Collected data
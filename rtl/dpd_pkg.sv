// dpd_pkg: types and constants shared by the memory-polynomial DPD datapath.
//
// Samples are complex baseband values with 16-bit signed I and Q in Q1.15,
// matching the two 16-bit IQ samples per clock that the fabric exchanges with
// the RF data converters. On a 32-bit AXI stream word one sample is packed as
// {Q, I}, I in bits [15:0]. The fixed-point formats of the predistorter
// (magnitude Q1.15 unsigned, powers Q5.15 unsigned, coefficients Q3.15
// signed) are choices of this design; the model order P = 4 and memory depth
// M = 3 are defaults of this design as well (see README).
package dpd_pkg;

  localparam int unsigned SAMPLE_W = 16;   // I or Q width
  localparam int unsigned FRAC     = 15;   // fraction bits of samples, magnitudes and powers
  localparam int unsigned MAG_W    = 16;   // |x| unsigned, Q1.15 (|x| < sqrt(2))
  localparam int unsigned POW_W    = 20;   // |x|^p unsigned, Q5.15
  localparam int unsigned BASIS_W  = 22;   // x|x|^p signed, Q7.15
  localparam int unsigned COEF_W   = 18;   // d_pm real/imag signed, Q3.15
  localparam int unsigned COEF_FRAC = 15;
  localparam int unsigned ACC_W    = 48;   // accumulator of the coefficient products

  // Struct fields are plain bit vectors; arithmetic casts them with $signed.

  // One complex sample.
  typedef struct packed {
    logic [SAMPLE_W-1:0] q;
    logic [SAMPLE_W-1:0] i;
  } iq_t;

  // One complex coefficient.
  typedef struct packed {
    logic [COEF_W-1:0] im;
    logic [COEF_W-1:0] re;
  } coef_t;

  // One complex basis value x(n)|x(n)|^p.
  typedef struct packed {
    logic [BASIS_W-1:0] q;
    logic [BASIS_W-1:0] i;
  } basis_t;

  // Round an accumulator with COEF_FRAC+FRAC fraction bits down to a Q1.15
  // sample, rounding half up and saturating to the 16-bit range.
  function automatic logic signed [SAMPLE_W-1:0] round_sat(input logic signed [ACC_W-1:0] acc);
    logic signed [ACC_W-1:0] r;
    r = (acc + (ACC_W'(1) <<< (COEF_FRAC - 1))) >>> COEF_FRAC;
    if (r > ACC_W'(32767))       return 16'sh7FFF;
    else if (r < -ACC_W'(32768)) return 16'sh8000;
    else                         return r[SAMPLE_W-1:0];
  endfunction

endpackage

- **Exercise requirements**: Only lines with the word "else" are wanted; pull each of them from the records.

- **Result below**:
    else if (r < -ACC_W'(32768)) return 16'sh8000;
    else                         return r[SAMPLE_W-1:0];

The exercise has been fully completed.